> EXERCISE
Look below for the line that has "every live core". Set down the lines from there through the line that has "n_of[cl][c] = TOTAL", exactly as written.

** Opening GIVEN ENTRIES block **

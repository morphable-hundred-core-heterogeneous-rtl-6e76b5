// tb_reconf_timing: reconfiguration time with bitstreams of realistic size.
//
// The reconfiguration engine at its default parameters (7 clusters, 4 kB
// FIFO, 4 MB flash slots) loads a 2 MB cluster bitstream (Type A, B and C
// bitstreams are all about this size) and a 460 kB blank-box bitstream from a
// flash that answers every 16-bit read one cycle later and never refuses one.
// Each ICAP word is checked against the flash contents, and so is the count.
// The time from the command to the done flag is measured at a 100 MHz clock
// (10 ns period). It must lie within 2 % of the flash-bound figure
// (size / 2 reads at one per cycle: 10.49 ms and 2.36 ms). That agrees with
// the roughly 10 ms and 2 ms the original FPGA system needed for the same
// file sizes.
// A reconfiguration is also started for a cluster while another one is
// loading: it must be refused and must not disturb the transfer.
module tb_reconf_timing;
  import morph_pkg::*;
  localparam int NC = 7, SS = 21;
  localparam int SZ [4] = '{460 * 1024, 2 * 1024 * 1024, 2 * 1024 * 1024, 2 * 1024 * 1024};
  logic clk = 0;
  always #5 clk = ~clk;      // 100 MHz
  logic rst_n;
  logic [1:0]  ctl_addr;
  logic        ctl_we;
  logic [31:0] ctl_wdata, ctl_rdata;
  logic        flash_req, flash_gnt, flash_rvalid;
  logic [25:0] flash_addr;
  logic [15:0] flash_rdata;
  logic        icap_csib, icap_rdwrb;
  logic [31:0] icap_i;
  cluster_cfg_e [NC-1:0] cluster_cfg;
  logic [NC-1:0] cluster_busy;
  int checks = 0, failures = 0;

  reconf_engine dut (.*);
  flash_model #(.AW(26), .SLOT_SHIFT(SS), .LAT(1), .STALL_EVERY(0),
                .SIZE0(SZ[0]), .SIZE1(SZ[1]), .SIZE2(SZ[2]), .SIZE3(SZ[3])) u_flash (
    .clk, .req(flash_req), .addr(flash_addr), .gnt(flash_gnt), .rvalid(flash_rvalid), .rdata(flash_rdata)
  );

  initial begin
    repeat (3_000_000) @(posedge clk);
    failures++;
    $display("watchdog expired");
    $display("TB_RESULT checks=%0d failures=%0d", checks, failures);
    $finish;
  end

  task automatic chk(input logic c, input string m);
    checks++;
    if (!c) begin failures++; $display("FAIL: %s", m); end
  endtask

  function automatic logic [15:0] fw(logic [25:0] a);
    return a[15:0] ^ 16'h5A3C ^ {a[7:0], a[15:8]};
  endfunction

  // ICAP monitor: word n of configuration cfg packs flash words 2+2n, 3+2n
  int icap_n = 0, icap_cfg = 0, icap_bad = 0;
  always @(posedge clk) if (rst_n && !icap_csib) begin
    logic [25:0] a;
    a = (26'(icap_cfg) << SS) + 26'(2 + 2*icap_n);
    if (icap_i != {fw(a), fw(a + 1)} || icap_rdwrb) icap_bad++;
    icap_n++;
  end

  task automatic wr(input logic [1:0] a, input logic [31:0] d);
    @(negedge clk);
    ctl_addr = a; ctl_we = 1; ctl_wdata = d;
    @(negedge clk);
    ctl_we = 0;
  endtask
  task automatic rd(input logic [1:0] a, output logic [31:0] d);
    @(negedge clk);
    ctl_addr = a;
    #1 d = ctl_rdata;
  endtask

  task automatic load(input int cl, input cluster_cfg_e t, input bit try_second);
    logic [31:0] st;
    realtime t0, ms, ideal;
    icap_n = 0; icap_bad = 0; icap_cfg = int'(t);
    wr(2'd0, 32'h8000_0000 | 32'(cl << 4) | 32'(t));
    t0 = $realtime;
    if (try_second) begin
      repeat (1000) @(negedge clk);
      wr(2'd0, 32'h8000_0000 | 32'((cl + 1) << 4) | 32'(CFG_TYPE_C));
      rd(2'd1, st);
      chk(st[2] && st[0], "command during a transfer refused, transfer goes on");
      chk(cluster_busy == NC'(1 << cl), "only the first cluster isolated");
      wr(2'd1, 32'h4);
    end
    do rd(2'd1, st); while (st[0]);
    ms = ($realtime - t0) / 1.0e6;              // time unit is 1 ns
    ideal = real'(SZ[t]) / 2.0 * 10.0 / 1.0e6;  // one 16-bit read per 10 ns
    $display("cluster %0d configuration %0d: %0d bytes loaded in %0.3f ms (flash bound %0.3f ms)",
             cl, int'(t), SZ[t], ms, ideal);
    chk(st[1] && !st[2], "done, not rejected");
    chk(icap_n == SZ[t] / 4, $sformatf("ICAP word count %0d", icap_n));
    chk(icap_bad == 0, $sformatf("%0d wrong ICAP words", icap_bad));
    chk(ms >= ideal && ms <= ideal * 1.02, "reconfiguration time within 2 % of the flash rate");
    chk(cluster_cfg[cl] == t && cluster_busy == '0, "configuration applied, isolation released");
    rd(2'd3, st);
    chk(st == 32'(SZ[t]), "size register");
    wr(2'd1, 32'h6);
  endtask

  initial begin
    rst_n = 0;
    ctl_addr = 0; ctl_we = 0; ctl_wdata = 0;
    repeat (3) @(posedge clk);
    rst_n = 1;
    load(2, CFG_TYPE_C, 1'b1);
    load(4, CFG_BLANK, 1'b0);
    $display("TB_RESULT checks=%0d failures=%0d", checks, failures);
    $finish;
  end
endmodule
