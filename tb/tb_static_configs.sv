// tb_static_configs: the four-kernel benchmark on fixed (non-adaptive)
// cluster configurations, at the accelerator's default size.
//
// The accelerator is evaluated against four static systems of seven clusters:
// all Type A (105 cores), all Type B (84), all Type C (56), and a mix of two
// Type A, two Type B and three Type C clusters (78). This bench first loads
// each system through the reconfiguration engine, using short stand-in
// bitstreams. It then runs the four kernels one after another:
//   1 integer vector sum, 2 integer inner product,
//   3 FP vector sum,      4 FP inner product.
// Each kernel has TOTAL elements, split evenly over all live cores, one chunk
// per core. The behavioural PE spends a fixed number of cycles per element,
// depending on the kernel and its own type. Software multiply and FP
// emulation are slow, so:
//   cycles per element: kernel 1: 1 on every type;
//                       kernel 2: 6 on A, 2 on B and C;
//                       kernels 3, 4: 12 on A and B, 3 on C.
// Those per-element costs are this bench's, not measured ones. TOTAL is
// large enough that compute, not the single host port (one word in, six
// words out per core), decides the kernel time.
// For every packet the bench checks the ids, TLAST, the PE's memory
// self-checks and each counter value. It counts one packet per live core and
// no more.
// It measures the cycles from the first dispatched word to the last result
// of each kernel, prints a table and checks the ranking the evaluation relies
// on:
//   kernel 1 is fastest on all-A (most cores);
//   kernel 2 is fastest on all-B (hardware multiply on 84 cores);
//   kernels 3 and 4 are fastest on all-C (the FPU);
//   so picking the best configuration for each kernel beats every static
//   system, if the reconfiguration time is left out.
module tb_static_configs;
  import morph_pkg::*;
  localparam int NC = 7, MC = 15, SS = 21;
  localparam int TOTAL = 200000;
  localparam int SZ [4] = '{64, 128, 128, 128};
  logic clk = 0;
  always #5 clk = ~clk;
  logic rst_n;
  logic [31:0] s_host_tdata, m_host_tdata;
  logic s_host_tlast, s_host_tvalid, s_host_tready, m_host_tlast, m_host_tvalid, m_host_tready;
  logic [1:0]  ctl_addr;
  logic        ctl_we;
  logic [31:0] ctl_wdata, ctl_rdata;
  logic        flash_req, flash_gnt, flash_rvalid;
  logic [25:0] flash_addr;
  logic [15:0] flash_rdata;
  logic        icap_csib, icap_rdwrb;
  logic [31:0] icap_i;
  core_to_pe_t [NC-1:0][MC-1:0] to_pe;
  pe_to_core_t [NC-1:0][MC-1:0] from_pe;
  mem_req_t    [NC-1:0][MC-1:0] pe_lmem_req, pe_bus_req;
  logic        [NC-1:0][MC-1:0] pe_lmem_gnt, pe_bus_gnt;
  mem_rsp_t    [NC-1:0][MC-1:0] pe_lmem_rsp, pe_bus_rsp;
  logic        [NC-1:0]         cluster_active;
  int checks = 0, failures = 0;

  morph_accel_top dut (.*);

  flash_model #(.AW(26), .SLOT_SHIFT(SS), .LAT(2), .STALL_EVERY(0),
                .SIZE0(SZ[0]), .SIZE1(SZ[1]), .SIZE2(SZ[2]), .SIZE3(SZ[3])) u_flash (
    .clk, .req(flash_req), .addr(flash_addr), .gnt(flash_gnt), .rvalid(flash_rvalid), .rdata(flash_rdata)
  );

  for (genvar k = 0; k < NC; k++) begin : g_cl
    for (genvar c = 0; c < MC; c++) begin : g_pe
      pe_model #(.CLUSTER(k), .CORE(c)) u_pe (
        .clk, .to_pe(to_pe[k][c]), .from_pe(from_pe[k][c]),
        .lmem_req(pe_lmem_req[k][c]), .lmem_gnt(pe_lmem_gnt[k][c]), .lmem_rsp(pe_lmem_rsp[k][c]),
        .bus_req(pe_bus_req[k][c]), .bus_gnt(pe_bus_gnt[k][c]), .bus_rsp(pe_bus_rsp[k][c])
      );
    end
  end

  initial begin
    repeat (1_000_000) @(posedge clk);
    failures++;
    $display("watchdog expired");
    $display("TB_RESULT checks=%0d failures=%0d", checks, failures);
    $finish;
  end

  task automatic chk(input logic c, input string m);
    checks++;
    if (!c) begin failures++; $display("FAIL: %s", m); end
  endtask

  int cyc = 0;
  always @(posedge clk) cyc <= cyc + 1;

  // ---------------- host streams ----------------
  logic [32:0] outq[$];
  assign m_host_tready = 1'b1;
  always @(posedge clk) if (rst_n && m_host_tvalid && m_host_tready) outq.push_back({m_host_tlast, m_host_tdata});

  logic [31:0] sendq[$];
  logic s_host_tready_q;
  always @(posedge clk) s_host_tready_q <= s_host_tready && s_host_tvalid;
  always @(negedge clk) if (rst_n) begin
    if (s_host_tvalid && s_host_tready_q) s_host_tvalid = 0;
    if (!s_host_tvalid && sendq.size() > 0) begin
      s_host_tdata = sendq.pop_front(); s_host_tvalid = 1; s_host_tlast = 1;
    end
  end

  // ---------------- dispatch and checking ----------------
  cluster_cfg_e type_of [NC];
  int kern_of [NC][MC], n_of [NC][MC];
  int pending = 0, run_id = 1, packets = 0;

  function automatic int live(cluster_cfg_e t);
    return (t == CFG_TYPE_A) ? 15 : (t == CFG_TYPE_B) ? 12 : (t == CFG_TYPE_C) ? 8 : 0;
  endfunction

  // split TOTAL elements of kernel k evenly over every live core
  task automatic dispatch_all(input int k);
    int cores, idx;
    cores = 0;
    for (int cl = 0; cl < NC; cl++) cores += live(type_of[cl]);
    idx = 0;
    for (int cl = 0; cl < NC; cl++) begin
      for (int c = 0; c < live(type_of[cl]); c++) begin
        kern_of[cl][c] = k;
        n_of[cl][c] = TOTAL / cores + ((idx < TOTAL % cores) ? 1 : 0);
        sendq.push_back({4'(cl), 4'(c), 4'(k), 8'(run_id), 12'(n_of[cl][c])});
        pending++;
        idx++;
      end
      run_id++;
    end
  endtask

  initial forever begin
    logic [32:0] w [6];
    int cl, c, k, n; cluster_cfg_e t;
    for (int i = 0; i < 6; i++) begin
      while (outq.size() == 0) @(negedge clk);
      w[i] = outq.pop_front();
    end
    cl = int'(w[0][31:28]); c = int'(w[0][27:24]);
    for (int i = 0; i < 6; i++) begin
      chk(w[i][32] == (i == 5), "tlast on sixth word");
      chk(w[i][31:24] == w[0][31:24], "packet not interleaved");
    end
    t = type_of[cl];
    chk(c < live(t) && pending > 0, "reply from a live core that had work");
    k = kern_of[cl][c]; n = n_of[cl][c];
    chk(w[0][23] == 1'b0, $sformatf("PE memory checks cluster %0d core %0d", cl, c));
    chk(w[2][23:0] == ((k == 2 && t != CFG_TYPE_A) ? 24'(n) : 0), "MUL count");
    chk(w[3][23:0] == ((k >= 3 && t == CFG_TYPE_C) ? 24'(n) : 0), "FP count");
    chk(w[4][23:0] == ((k == 2 && t == CFG_TYPE_A) ? 24'(n) : 0), "SW_MUL count");
    chk(w[5][23:0] == ((k >= 3 && t != CFG_TYPE_C) ? 24'(n) : 0), "SW_FP count");
    chk(w[1][23:0] >= 24'(n), "CLK count");
    packets++;
    pending--;
  end

  // ---------------- reconfiguration through the control memory ----------------
  task automatic wr(input logic [1:0] a, input logic [31:0] d);
    @(negedge clk);
    ctl_addr = a; ctl_we = 1; ctl_wdata = d;
    @(negedge clk);
    ctl_we = 0;
  endtask
  task automatic rd(input logic [1:0] a, output logic [31:0] d);
    @(negedge clk);
    ctl_addr = a;
    #1 d = ctl_rdata;
  endtask
  task automatic reconf(input int cl, input cluster_cfg_e t);
    logic [31:0] st;
    wr(2'd0, 32'h8000_0000 | 32'(cl << 4) | 32'(t));
    do rd(2'd1, st); while (st[0]);
    chk(st[1] && !st[2] && dut.cluster_cfg[cl] == t, "configuration loaded");
    wr(2'd1, 32'h6);
    type_of[cl] = t;
  endtask

  task automatic run_kernel(input int k, output int cycles);
    int t0, p0, cores;
    t0 = cyc; p0 = packets;
    cores = 0;
    for (int cl = 0; cl < NC; cl++) cores += live(type_of[cl]);
    dispatch_all(k);
    while (pending > 0) begin
      @(negedge clk);
      if (cyc - t0 > 100000) begin
        failures++;
        $display("kernel %0d did not complete: %0d packets missing", k, pending);
        $display("TB_RESULT checks=%0d failures=%0d", checks, failures);
        $finish;
      end
    end
    cycles = cyc - t0;
    repeat (50) @(negedge clk);
    chk(packets - p0 == cores && outq.size() == 0, "one packet per live core");
  endtask

  localparam cluster_cfg_e SYS [4][NC] = '{
    '{CFG_TYPE_A, CFG_TYPE_A, CFG_TYPE_A, CFG_TYPE_A, CFG_TYPE_A, CFG_TYPE_A, CFG_TYPE_A},
    '{CFG_TYPE_B, CFG_TYPE_B, CFG_TYPE_B, CFG_TYPE_B, CFG_TYPE_B, CFG_TYPE_B, CFG_TYPE_B},
    '{CFG_TYPE_C, CFG_TYPE_C, CFG_TYPE_C, CFG_TYPE_C, CFG_TYPE_C, CFG_TYPE_C, CFG_TYPE_C},
    '{CFG_TYPE_A, CFG_TYPE_A, CFG_TYPE_B, CFG_TYPE_B, CFG_TYPE_C, CFG_TYPE_C, CFG_TYPE_C}};
  localparam string SYS_NAME [4] = '{"7 x A", "7 x B", "7 x C", "2A+2B+3C"};

  int cyc_of [4][5];

  initial begin
    int best, total [4];
    rst_n = 0;
    s_host_tdata = 0; s_host_tlast = 0; s_host_tvalid = 0;
    ctl_addr = 0; ctl_we = 0; ctl_wdata = 0;
    type_of = '{CFG_TYPE_A, CFG_TYPE_A, CFG_TYPE_A, CFG_TYPE_B, CFG_TYPE_B, CFG_TYPE_C, CFG_TYPE_C};
    repeat (3) @(posedge clk);
    rst_n = 1;
    for (int s = 0; s < 4; s++) begin
      int cores;
      for (int cl = 0; cl < NC; cl++) if (type_of[cl] != SYS[s][cl]) reconf(cl, SYS[s][cl]);
      cores = 0;
      for (int cl = 0; cl < NC; cl++) cores += live(type_of[cl]);
      chk(cores == ((s == 0) ? 105 : (s == 1) ? 84 : (s == 2) ? 56 : 78), "core count of the system");
      total[s] = 0;
      for (int k = 1; k <= 4; k++) begin
        run_kernel(k, cyc_of[s][k]);
        total[s] += cyc_of[s][k];
      end
      $display("%-9s %3d cores: kernel cycles %6d %6d %6d %6d  total %7d", SYS_NAME[s], cores,
               cyc_of[s][1], cyc_of[s][2], cyc_of[s][3], cyc_of[s][4], total[s]);
    end
    for (int k = 1; k <= 4; k++) begin
      best = 0;
      for (int s = 1; s < 4; s++) if (cyc_of[s][k] < cyc_of[best][k]) best = s;
      chk(best == ((k == 1) ? 0 : (k == 2) ? 1 : 2), $sformatf("kernel %0d fastest on %s", k, SYS_NAME[best]));
    end
    begin
      int adaptive;
      adaptive = cyc_of[0][1] + cyc_of[1][2] + cyc_of[2][3] + cyc_of[2][4];
      $display("best configuration per kernel: %0d cycles", adaptive);
      for (int s = 0; s < 4; s++)
        chk(adaptive < total[s], $sformatf("per-kernel choice beats static %s", SYS_NAME[s]));
    end
    $display("TB_RESULT checks=%0d failures=%0d", checks, failures);
    $finish;
  end
endmodule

** Closing GIVEN ENTRIES block **

> YOUR SOLUTION
  // split TOTAL elements of kernel k evenly over every live core
  task automatic dispatch_all(input int k);
    int cores, idx;
    cores = 0;
    for (int cl = 0; cl < NC; cl++) cores += live(type_of[cl]);
    idx = 0;
    for (int cl = 0; cl < NC; cl++) begin
      for (int c = 0; c < live(type_of[cl]); c++) begin
        kern_of[cl][c] = k;
        n_of[cl][c] = TOTAL / cores + ((idx < TOTAL % cores) ? 1 : 0);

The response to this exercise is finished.